If you were the HR personnel in change of inclusion practices, how would you get a newcomer employer to talk openly about themselves and learn more about their co-workers in an atmosphere of respect and trust and vice-versa? How would you create the conditions and situations where it is safe and friendly but genuine?
COMMIT TO MAKING INCLUSION AN EVERYDAY PRACTICE
In the news, we hear about lawsuits and counter-lawsuits of many types and of various situations involving diversity and inclusion. It is time to turn the issue around- from reactive work to proactive, preventative, relationship-building work which for most part, is what really about. There is no short cut.

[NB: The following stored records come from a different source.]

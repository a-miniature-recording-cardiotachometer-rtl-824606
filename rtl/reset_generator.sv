// reset_generator: address reset pulse AR.
//
// Two one-shots watch the R signal, one firing on its rising edge (entry to
// Start, before memory is cleared) and one on its falling edge (clearing
// finished); their outputs are ORed into AR. Each pulse lasts AR_WIDTH clk
// cycles, 1.5 us at 5 MHz, and starts one cycle after the edge of R. The two
// one-shots and the OR are the original's.
module reset_generator #(
  parameter int unsigned AR_WIDTH = 8   // ~1.5 us at 5 MHz
) (
  input  logic clk,
  input  logic rst_n,
  input  logic r,
  output logic ar
);
  logic r_d, ar_rise, ar_fall;

  always_ff @(posedge clk or negedge rst_n) begin
    if (!rst_n) r_d <= 1'b0;
    else        r_d <= r;
  end

  monostable #(.WIDTH(AR_WIDTH)) u_rise (
    .clk(clk), .rst_n(rst_n), .trig(r && !r_d), .pulse(ar_rise)
  );
  monostable #(.WIDTH(AR_WIDTH)) u_fall (
    .clk(clk), .rst_n(rst_n), .trig(!r && r_d), .pulse(ar_fall)
  );

  assign ar = ar_rise || ar_fall;
endmodule
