// tb_reset_generator: checks that AR pulses once, for AR_WIDTH cycles, on
// each rising and each falling edge of R and stays low otherwise.
module tb_reset_generator;
  localparam int unsigned W = 8;
  logic clk = 1'b0, rst_n = 1'b0, r = 1'b0, ar;
  int checks = 0, failures = 0;
  int width = 0, npulses = 0;

  always #100 clk = ~clk;

  task automatic check(input bit ok, input string what);
    checks++;
    if (!ok) begin failures++; $display("FAIL: %s", what); end
  endtask

  reset_generator #(.AR_WIDTH(W)) dut (.clk(clk), .rst_n(rst_n), .r(r), .ar(ar));

  always @(posedge clk) if (rst_n) begin
    if (ar) width <= width + 1;
    else if (width != 0) begin
      npulses <= npulses + 1;
      checks++;
      if (width != W) begin failures++; $display("FAIL: AR width %0d", width); end
      width <= 0;
    end
  end

  initial begin
    repeat (3) @(posedge clk);
    rst_n = 1'b1;
    repeat (20) @(negedge clk);
    check(npulses == 0, "no AR without an R edge");
    r = 1'b1;
    repeat (3) @(negedge clk);
    check(ar == 1'b1, "AR follows rising R");
    repeat (100) @(negedge clk);
    check(npulses == 1, "one pulse on rising R");
    r = 1'b0;
    repeat (3) @(negedge clk);
    check(ar == 1'b1, "AR follows falling R");
    repeat (100) @(negedge clk);
    check(npulses == 2, "one pulse on falling R");
    $display("TB_RESULT checks=%0d failures=%0d", checks, failures);
    $finish;
  end

  initial begin
    repeat (2000) @(posedge clk);
    failures++;
    $display("FAIL: watchdog");
    $display("TB_RESULT checks=%0d failures=%0d", checks, failures);
    $finish;
  end
endmodule
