// write_controller: WE, AI and PR pulse sequence.
//
// The trigger source is the 1-kHz clock while R is high (memory clearing)
// and the counting gate CG while R is low (acquisition). A falling edge of
// the selected source fires the first one-shot (WE_WIDTH cycles, 100 us at
// 5 MHz); the falling edge of that pulse fires the second (AI_WIDTH cycles,
// 10 us). The first pulse is output as WE and the second as AI only while Q1
// is low (Start and Write states); PR takes the second pulse ungated, so the
// beat period counter is preset after every fall of CG even when nothing is
// stored (a "phantom" WE). Both one-shots ignore triggers while running.
// Timing: WE rises 1 cycle after the source edge is seen, AI/PR start 1 cycle
// after WE ends. The tandem one-shots and gating follow the original; the
// non-retriggerable one-shots are this design's choice.
module write_controller #(
  parameter int unsigned WE_WIDTH = 500,  // 100 us at 5 MHz
  parameter int unsigned AI_WIDTH = 50    // 10 us at 5 MHz
) (
  input  logic clk,
  input  logic rst_n,
  input  logic clk_1k,  // 1-kHz clear clock (level)
  input  logic r,       // reset state signal
  input  logic cg,      // counting gate
  input  logic q1,      // transition controller Q1; high blocks WE and AI
  output logic we,
  output logic ai,
  output logic pr
);
  logic src, src_d, shot1, shot1_d, shot2;

  assign src = r ? clk_1k : cg;

  always_ff @(posedge clk or negedge rst_n) begin
    if (!rst_n) begin
      src_d   <= 1'b0;
      shot1_d <= 1'b0;
    end else begin
      src_d   <= src;
      shot1_d <= shot1;
    end
  end

  monostable #(.WIDTH(WE_WIDTH)) u_shot1 (
    .clk(clk), .rst_n(rst_n), .trig(!src && src_d), .pulse(shot1)
  );
  monostable #(.WIDTH(AI_WIDTH)) u_shot2 (
    .clk(clk), .rst_n(rst_n), .trig(!shot1 && shot1_d), .pulse(shot2)
  );

  // The two one-shots never overlap: AI/PR only starts once WE has ended.
  a_no_overlap: assert property (@(posedge clk) disable iff (!rst_n) !(shot1 && shot2));

  assign we = shot1 && !q1;
  assign ai = shot2 && !q1;
  assign pr = shot2;
endmodule
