// tb_write_controller: checks the WE -> AI/PR sequence, its pulse widths and
// gating.
//
// Widths are scaled to WE 20 and AI 4 cycles. Three cases:
//  - R high, Q1 low (memory clearing): each falling edge of the 1-kHz input
//    gives WE, then AI and PR together right after WE ends; CG is ignored;
//  - R low, Q1 low (Write): a falling CG gives the same sequence;
//  - R low, Q1 high (not Write): a falling CG gives PR only (phantom WE).
// A monitor measures every pulse and the gap between WE's end and AI/PR's
// start.
module tb_write_controller;
  localparam int unsigned WW = 20, AW = 4;
  logic clk = 1'b0, rst_n = 1'b0;
  logic c1k = 1'b0, r = 1'b0, cg = 1'b0, q1 = 1'b1;
  logic we, ai, pr;
  int checks = 0, failures = 0;
  int we_w = 0, ai_w = 0, pr_w = 0, n_we = 0, n_ai = 0, n_pr = 0;
  int since_we = 1000;

  always #100 clk = ~clk;

  task automatic check(input bit ok, input string what);
    checks++;
    if (!ok) begin failures++; $display("FAIL: %s", what); end
  endtask

  write_controller #(.WE_WIDTH(WW), .AI_WIDTH(AW)) dut (
    .clk(clk), .rst_n(rst_n), .clk_1k(c1k), .r(r), .cg(cg), .q1(q1),
    .we(we), .ai(ai), .pr(pr)
  );

  always @(posedge clk) if (rst_n) begin
    if (we) we_w <= we_w + 1;
    else if (we_w != 0) begin
      n_we <= n_we + 1; we_w <= 0; since_we <= 0;
      checks++;
      if (we_w != WW) begin failures++; $display("FAIL: WE width %0d", we_w); end
    end else since_we <= since_we + 1;
    if (pr) begin
      if (pr_w == 0) begin
        checks++;
        if (n_we > 0 && q1 == 1'b0 && since_we > 1) begin
          failures++; $display("FAIL: PR %0d cycles after WE", since_we);
        end
      end
      pr_w <= pr_w + 1;
    end else if (pr_w != 0) begin
      n_pr <= n_pr + 1; pr_w <= 0;
      checks++;
      if (pr_w != AW) begin failures++; $display("FAIL: PR width %0d", pr_w); end
    end
    if (ai) ai_w <= ai_w + 1;
    else if (ai_w != 0) begin
      n_ai <= n_ai + 1; ai_w <= 0;
      checks++;
      if (ai_w != AW) begin failures++; $display("FAIL: AI width %0d", ai_w); end
    end
  end

  initial begin
    repeat (3) @(posedge clk);
    rst_n = 1'b1;
    // Memory clearing: R high, Q1 low; five 1-kHz periods of 64 cycles.
    @(negedge clk) r = 1'b1; q1 = 1'b0;
    repeat (5) begin
      c1k = 1'b1; repeat (32) @(negedge clk);
      c1k = 1'b0; cg = ~cg; repeat (32) @(negedge clk);
    end
    repeat (40) @(negedge clk);
    check(n_we == 5 && n_ai == 5 && n_pr == 5,
          $sformatf("clearing: WE %0d AI %0d PR %0d, want 5 each", n_we, n_ai, n_pr));
    // Write state: R low, Q1 low, CG falls once; 1-kHz must be ignored.
    cg = 1'b1; r = 1'b0;
    repeat (40) @(negedge clk);
    c1k = 1'b1; repeat (10) @(negedge clk); c1k = 1'b0;
    repeat (40) @(negedge clk);
    check(n_we == 5, "1 kHz ignored while R is low");
    cg = 1'b0;
    repeat (60) @(negedge clk);
    check(n_we == 6 && n_ai == 6 && n_pr == 6, "write cycle on falling CG");
    // Not-Write: Q1 high; CG falls: PR only.
    q1 = 1'b1; cg = 1'b1;
    repeat (40) @(negedge clk);
    cg = 1'b0;
    repeat (60) @(negedge clk);
    check(n_we == 6 && n_ai == 6 && n_pr == 7, "phantom WE gives PR only");
    $display("TB_RESULT checks=%0d failures=%0d", checks, failures);
    $finish;
  end

  initial begin
    repeat (5000) @(posedge clk);
    failures++;
    $display("FAIL: watchdog");
    $display("TB_RESULT checks=%0d failures=%0d", checks, failures);
    $finish;
  end
endmodule
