| port | dir | width | meaning |
|------|-----|-------|---------|
| `clk`, `rst_n` | in | 1 | clock; asynchronous active-low reset |
| `start` | in | 1 | one-cycle pulse: acquire one macro block (taken when `busy` is low) |
| `thr` | in | 16 | score threshold; captured at the start of every level |
| `busy` | out | 1 | from `start` until `done` |
| `sampling_done` | out | 1 | no more memory reads will be issued; cleared by the next `start` |
| `done` | out | 1 | one-cycle pulse: the canvas is complete |
| `mb_x`, `mb_y` | in | 8, 8 | column and row of the macro block in the image, in macro blocks; captured with `start` |
| `req_valid`, `req_ready`, `req_pos` | out/in/out | 1/1/10 | valid-ready stream of pixel positions `{x, y}` (5 bits each, 0..16, x = column) |
| `req_page`, `req_col` | out | 16, 16 | DRAM page and column of the request (see `MAPPING`) |
| `resp_valid`, `resp_pos`, `resp_data` | in | 1/10/8 | a returned pixel, with its position; any order, any latency |
| `cl_pos` → `cl_data`, `cl_sampled` | in → out | 10 → 8, 1 | combinational client read of the canvas; `cl_sampled` marks pixels read from memory |
| `n_sampled` | out | 9 | pixels read in this acquisition |
| `n_iter`, `lvl` | out | 4, 3 | levels processed, current level |

Each request carries both its position inside the macro block and its DRAM
page and column. The surrounding memory interface splits the page into bank
and row bits, issues the commands, and sends each pixel back with its
position. It must answer every request exactly once; an
assertion in the state machine flags a return that was never requested.
Because `thr` is re-read at each level, a controller may raise it during an
acquisition, for example when memory bandwidth runs short.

From accommodation, we should move towards real integration towards healthy, inclusive, and innovative communities of work. The accommodation era is over. Special treatments and accommodation arrangements do not actually reflect the kinds of changes that needed to happen in the organization to embed inclusion. These artificial stop-gap measures increase the antagonism and defensiveness instead build cooperation from those employees that became disadvantaged because of it. There is not a lot of resources to go around in the first place.
Instead of pitting groups over the other, companies should invest in everyday culture work that involves not only building camaraderie and collegial atmosphere but by picking up on ways to incorporate diverse voices in issues that affect employees at all levels of organization.
IT SHOULD RESULT TO OUTSTANDING BOTTOM-LINE RESULTS
Diverse and inclusive organizations are leaders and trailblazers in their own right. They have turned the potent bomb of diversity to work for themselves. They celebrated it and rejoice in its fullest expression which leads to more innovation and cutting-edge work. The best minds are harnessed and harvest as a policy, not an exception.
True diversity and inclusion work starts in knowing the long-term business value of these efforts and why it should be a recipe for success for all organizations, for now and for the near future.